Потом они круто повернули к пирсу, у которого застыло на приколе множество судов — военных, гражданских. Грузовики доехали до сложенных грудами грузов, возле которых, составив винтовки в пирамидки, группами стояли военные. Тут же отчаянно сигналили легковые автомобили. Взвод под командованием Митчи сошел на причал. Ехавшие во впереди идущих грузовиках санитары принесли портпледы медсестер и даже их чемоданы.
Метров на семьдесят вдоль причала гавани растянулось зрелище — «Архимед». Или Е 73 — согласно условному морскому обозначению. В свете прожекторов причала высились фальшборты судна, а исполинских размеров кресты казались пурпурными. Трап охраняли британские солдаты. Как пояснил один из них, посадка должна была начаться не раньше 7 утра. А до тех пор — пожалуйте в зал ожидания.
— Это никуда не годится, дружок, — заявила Митчи. — Мои девушки к завтраку должны отдохнуть и выглядеть бодрыми.
— Ну, будь человеком, — обратился к нему Феллоуз. — Это ведь сущая ерунда!

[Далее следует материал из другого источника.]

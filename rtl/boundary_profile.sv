// boundary_profile: counts edge pixels per coordinate and finds the first and
// last coordinate that holds any.
//
// A count register file of DEPTH entries is indexed by one pixel coordinate
// (the column for the horizontal extent, the row for the vertical one). When
// inc is high the entry at addr is read, incremented and written back one clock
// later at the address delayed by one clock, as in the design. A pixel that
// hits the entry still waiting for its write (always the case along a row for
// the row profile) takes the pending value instead of the stale one: a
// one-entry bypass, this design's addition that keeps the counts exact.
//
// The first and last coordinate whose count is non-zero are extracted while
// the frame runs: whenever an entry is read as zero, its coordinate holds a
// boundary for the first time in this frame and widens the running extent.
// A pulse on scan, given right after the last pixel of a frame, latches the
// extent: on the next clock done pulses and found, first and last hold the
// result until the next scan, so the position is ready one clock after the
// frame ends, as in the design. The register file is then cleared for the
// next frame, one entry per clock (DEPTH clocks, ready low), which must end
// before the next frame's first edge pixel. After reset the same clear runs
// first. Increments during a clear are ignored. scan must not coincide with
// inc; the last increment may still be pending. Counts wrap at 2^CW; an entry
// that wraps to zero is seen as new again, which cannot change the extent.
module boundary_profile #(
  parameter int unsigned DEPTH = 640,
  parameter int unsigned CW    = 10,
  parameter int unsigned AW    = $clog2(DEPTH)
) (
  input  logic          clk,
  input  logic          rst_n,
  input  logic          inc,
  input  logic [AW-1:0] addr,
  input  logic          scan,
  output logic          ready,
  output logic          done,
  output logic          found,
  output logic [AW-1:0] first,
  output logic [AW-1:0] last,
  output logic          bypass      // a read was served from the pending write
);

  typedef enum logic {S_CLEAR, S_IDLE} state_t;
  state_t state;

  logic [CW-1:0] cnt_mem [DEPTH];
  logic          wr_en;
  logic [AW-1:0] wr_addr;
  logic [CW-1:0] wr_data;
  logic [AW-1:0] ptr;
  logic [CW-1:0] rd_val;
  logic          run_found;          // extent of the frame so far
  logic [AW-1:0] run_first, run_last;

  // read with bypass of the write still pending from the previous clock
  assign bypass = inc && (state == S_IDLE) && wr_en && (wr_addr == addr);
  assign rd_val = bypass ? wr_data : cnt_mem[addr];

  always_ff @(posedge clk) begin
    if (wr_en)
      cnt_mem[wr_addr] <= wr_data;
    else if (state != S_IDLE)
      cnt_mem[ptr] <= '0;
  end

  always_ff @(posedge clk or negedge rst_n) begin
    if (!rst_n) begin
      state     <= S_CLEAR;
      ptr       <= '0;
      wr_en     <= 1'b0;
      wr_addr   <= '0;
      wr_data   <= '0;
      done      <= 1'b0;
      found     <= 1'b0;
      first     <= '0;
      last      <= '0;
      run_found <= 1'b0;
      run_first <= '0;
      run_last  <= '0;
    end else begin
      done  <= 1'b0;
      wr_en <= 1'b0;
      unique case (state)
        S_CLEAR: begin
          ptr <= ptr + 1'b1;
          if (ptr == AW'(DEPTH - 1)) begin
            ptr   <= '0;
            state <= S_IDLE;
          end
        end
        S_IDLE: begin
          if (inc) begin
            wr_en   <= 1'b1;
            wr_addr <= addr;
            wr_data <= rd_val + 1'b1;
            if (rd_val == '0) begin
              // first boundary pixel at this coordinate in this frame
              run_found <= 1'b1;
              if (!run_found || addr < run_first) run_first <= addr;
              if (!run_found || addr > run_last)  run_last  <= addr;
            end
          end else if (scan) begin
            done      <= 1'b1;
            found     <= run_found;
            first     <= run_first;
            last      <= run_last;
            run_found <= 1'b0;
            ptr       <= '0;
            state     <= S_CLEAR;
          end
        end
        default: state <= S_CLEAR;
      endcase
    end
  end

  assign ready = (state != S_CLEAR);

endmodule
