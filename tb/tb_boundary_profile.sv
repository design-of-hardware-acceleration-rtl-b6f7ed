// tb_boundary_profile: a 16-entry profile. After the reset clear, each of
// several frames increments random addresses (runs of the same address
// exercise the read-after-write bypass, single hits the plain path), then
// scans. The first and last address with any hit and found are checked, as
// are the report on the clock after the scan pulse and the following clear
// of DEPTH clocks. An empty frame must report found = 0. A non-empty frame
// after another one only reports its own extent if the clear worked. One frame with many hits at
// one address checks that bypassed counts do not wrap early.
module tb_boundary_profile;
  localparam int DEPTH = 16, CW = 4;

  logic clk = 0, rst_n = 0;
  logic inc = 0, scan = 0;
  logic [3:0] addr = '0;
  logic ready, done, found, bypass;
  logic [3:0] first, last;
  int checks = 0, failures = 0, n_bypass = 0;

  always #5 clk = ~clk;
  always @(posedge clk) if (bypass) n_bypass++;

  boundary_profile #(.DEPTH(DEPTH), .CW(CW)) dut (
    .clk, .rst_n, .inc, .addr, .scan, .ready, .done, .found, .first, .last, .bypass
  );

  initial begin
    repeat (20000) @(posedge clk);
    failures++;
    $display("watchdog expired");
    $display("TB_RESULT checks=%0d failures=%0d", checks, failures);
    $finish;
  end

  task automatic run_frame(input int mode);
    bit hit [DEPTH];
    int lo, hi, t, a, len;
    lo = DEPTH;
    hi = -1;
    foreach (hit[i]) hit[i] = 0;
    if (mode == 1) begin
      // runs of equal addresses and single hits
      for (int n = 0; n < 12; n++) begin
        a   = $urandom_range(0, DEPTH - 1);
        len = $urandom_range(1, 3);
        for (int k = 0; k < len; k++) begin
          inc <= 1; addr <= 4'(a); hit[a] = 1;
          @(posedge clk);
        end
        if ($urandom_range(0, 1) == 1) begin
          inc <= 0;
          @(posedge clk);
        end
      end
    end else if (mode == 2) begin
      // 15 hits in a row at one address: 4-bit count must not wrap to 0
      for (int k = 0; k < 15; k++) begin
        inc <= 1; addr <= 4'd9; hit[9] = 1;
        @(posedge clk);
      end
    end
    inc <= 0;
    foreach (hit[i]) if (hit[i]) begin if (i < lo) lo = i; if (i > hi) hi = i; end
    scan <= 1;
    @(posedge clk);
    scan <= 0;
    t = 0;
    #1;
    while (!done && t < 100) begin @(posedge clk); #1; t++; end
    checks++;
    if (t != 0) begin failures++; $display("report %0d clocks late", t); end
    t = 0;
    while (!ready && t < 100) begin @(posedge clk); #1; t++; end
    checks++;
    if (t != DEPTH) begin failures++; $display("clear took %0d clocks", t); end
    checks++;
    if (found !== (hi >= 0) || (hi >= 0 && (int'(first) != lo || int'(last) != hi))) begin
      failures++;
      $display("mode %0d: found %0d first %0d last %0d, expected %0d %0d", mode, found, first, last, lo, hi);
    end
    repeat (3) @(posedge clk);
  endtask

  initial begin
    repeat (3) @(posedge clk);
    rst_n <= 1;
    wait (ready);
    @(posedge clk);
    for (int f = 0; f < 10; f++) run_frame(1);
    run_frame(0);
    run_frame(2);
    run_frame(0);
    run_frame(1);
    checks++;
    if (n_bypass == 0) begin failures++; $display("bypass never used"); end
    $display("TB_RESULT checks=%0d failures=%0d", checks, failures);
    $finish;
  end
endmodule
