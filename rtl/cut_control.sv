// cut_control: crops the cap area out of the stored edge image and judges
// whether the cap shows its front or its back.
//
// When position detection reports a box (pos_valid with found), the block
// remembers the box and the frame-store bank holding that frame and reads the
// box out row by row: a horizontal counter runs from the left to the right
// boundary, then returns to the left boundary while the vertical counter steps
// down one row, until the bottom-right pixel has been read. Reads are issued
// one per clock; the frame store answers one clock later, and each answer
// leaves as one crop pixel (crop_valid, crop_bit, with its coordinates and
// first/last markers). A side counter counts the edge pixels of the crop;
// judge rises as soon as it reaches SIDE_THRESH. After the last pixel,
// side_valid pulses with side_front = judge: the front of a cap carries more
// printed pattern and so more edge pixels than the threshold. For a back side
// flip_req pulses together with side_valid, the instruction to the actuator
// to turn the cap over.
//
// Counters, crop order, side counter and threshold (3000) follow the design.
// A box that arrives while a crop is still running is dropped (overrun pulses)
// and a report with found low starts nothing (empty pulses); both are this
// design's choices.
module cut_control
  import cap_pkg::*;
#(
  parameter int unsigned W           = IMG_W,
  parameter int unsigned H           = IMG_H,
  parameter int unsigned SIDE_THRESH = SIDE_THR,
  parameter int unsigned XW          = $clog2(W),
  parameter int unsigned YW          = $clog2(H),
  parameter int unsigned CNTW        = $clog2(W * H + 1)
) (
  input  logic            clk,
  input  logic            rst_n,
  // box from position detection
  input  logic            pos_valid,
  input  logic            found,
  input  logic [XW-1:0]   left,
  input  logic [XW-1:0]   right,
  input  logic [YW-1:0]   top,
  input  logic [YW-1:0]   bottom,
  input  logic            bank,
  // frame store read port (one clock latency)
  output logic            rd_en,
  output logic            rd_bank,
  output logic [XW-1:0]   rd_x,
  output logic [YW-1:0]   rd_y,
  input  logic            rd_bit,
  // cropped edge image
  output logic            crop_valid,
  output logic            crop_bit,
  output logic [XW-1:0]   crop_x,
  output logic [YW-1:0]   crop_y,
  output logic            crop_first,
  output logic            crop_last,
  // front / back judgement
  output logic [CNTW-1:0] side_cnt,
  output logic            judge,
  output logic            side_valid,
  output logic            side_front,
  output logic            flip_req,
  output logic            busy,
  output logic            overrun,
  output logic            empty
);

  logic [XW-1:0] l_q, r_q;
  logic [YW-1:0] b_q;
  logic          first_rd;

  always_ff @(posedge clk or negedge rst_n) begin
    if (!rst_n) begin
      busy     <= 1'b0;
      l_q      <= '0;
      r_q      <= '0;
      b_q      <= '0;
      rd_bank  <= 1'b0;
      rd_x     <= '0;
      rd_y     <= '0;
      first_rd <= 1'b0;
      overrun  <= 1'b0;
      empty    <= 1'b0;
    end else begin
      overrun <= pos_valid && found && busy;
      empty   <= pos_valid && !found;
      if (!busy) begin
        if (pos_valid && found) begin
          busy     <= 1'b1;
          l_q      <= left;
          r_q      <= right;
          b_q      <= bottom;
          rd_bank  <= bank;
          rd_x     <= left;
          rd_y     <= top;
          first_rd <= 1'b1;
        end
      end else begin
        first_rd <= 1'b0;
        if (rd_x == r_q) begin
          rd_x <= l_q;
          rd_y <= rd_y + 1'b1;
          if (rd_y == b_q) busy <= 1'b0;
        end else begin
          rd_x <= rd_x + 1'b1;
        end
      end
    end
  end

  assign rd_en = busy;

  // pixels return one clock after their read
  logic [CNTW-1:0] cnt_next;
  assign cnt_next = side_cnt + CNTW'(rd_bit);

  always_ff @(posedge clk or negedge rst_n) begin
    if (!rst_n) begin
      crop_valid <= 1'b0;
      crop_x     <= '0;
      crop_y     <= '0;
      crop_first <= 1'b0;
      crop_last  <= 1'b0;
      side_cnt   <= '0;
      judge      <= 1'b0;
      side_valid <= 1'b0;
      side_front <= 1'b0;
      flip_req   <= 1'b0;
    end else begin
      crop_valid <= busy;
      crop_x     <= rd_x;
      crop_y     <= rd_y;
      crop_first <= busy && first_rd;
      crop_last  <= busy && (rd_x == r_q) && (rd_y == b_q);
      side_valid <= 1'b0;
      flip_req   <= 1'b0;
      if (crop_valid) begin
        if (crop_first) begin
          side_cnt <= CNTW'(rd_bit);
          judge    <= (CNTW'(rd_bit) >= CNTW'(SIDE_THRESH));
        end else begin
          side_cnt <= cnt_next;
          if (cnt_next >= CNTW'(SIDE_THRESH)) judge <= 1'b1;
        end
        if (crop_last) begin
          side_valid <= 1'b1;
          side_front <= crop_first ? (CNTW'(rd_bit) >= CNTW'(SIDE_THRESH))
                                   : (cnt_next >= CNTW'(SIDE_THRESH));
          flip_req   <= crop_first ? (CNTW'(rd_bit) < CNTW'(SIDE_THRESH))
                                   : (cnt_next < CNTW'(SIDE_THRESH));
        end
      end
    end
  end

  assign crop_bit = crop_valid && rd_bit;

endmodule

Молодой человек терпеть не мог, когда кто-то призывал его «быть человеком». И отправился испрашивать разрешения у непосредственного начальства. Феллоуз покачал головой и расхохотался над всей этой войсковой тягомотиной. В ярком свете фонарей пирса лицо Леоноры казалось мертвенно-белым. И она, и ее товарки любили Феллоуза именно за то, что он даже в форме оставался штатским врачом, так и не превратившимся в солдафона.
Солдат вернулся и жестом велел им подниматься на борт. Жест вышел каким-то одеревенелым. Будто стадо гнал, а не позволял медсестрам подняться на судно. И девушки поднялись на борт уже до боли знакомого им корабля, на его палубы, прошли по уже знакомым коридорам до знакомых кают.
5. «Архимед»
Часть II
В первую ночь на «Архимеде», замершем на глади Восточной гавани, Салли, оказавшись в одной каюте с Кэррадайн, Онорой и Наоми, во сне внезапно почувствовала, что даже ее грезы неотличимы от тех, что завладели тремя ее подружками. Видимо, виной всему было то, что они дышали одним воздухом.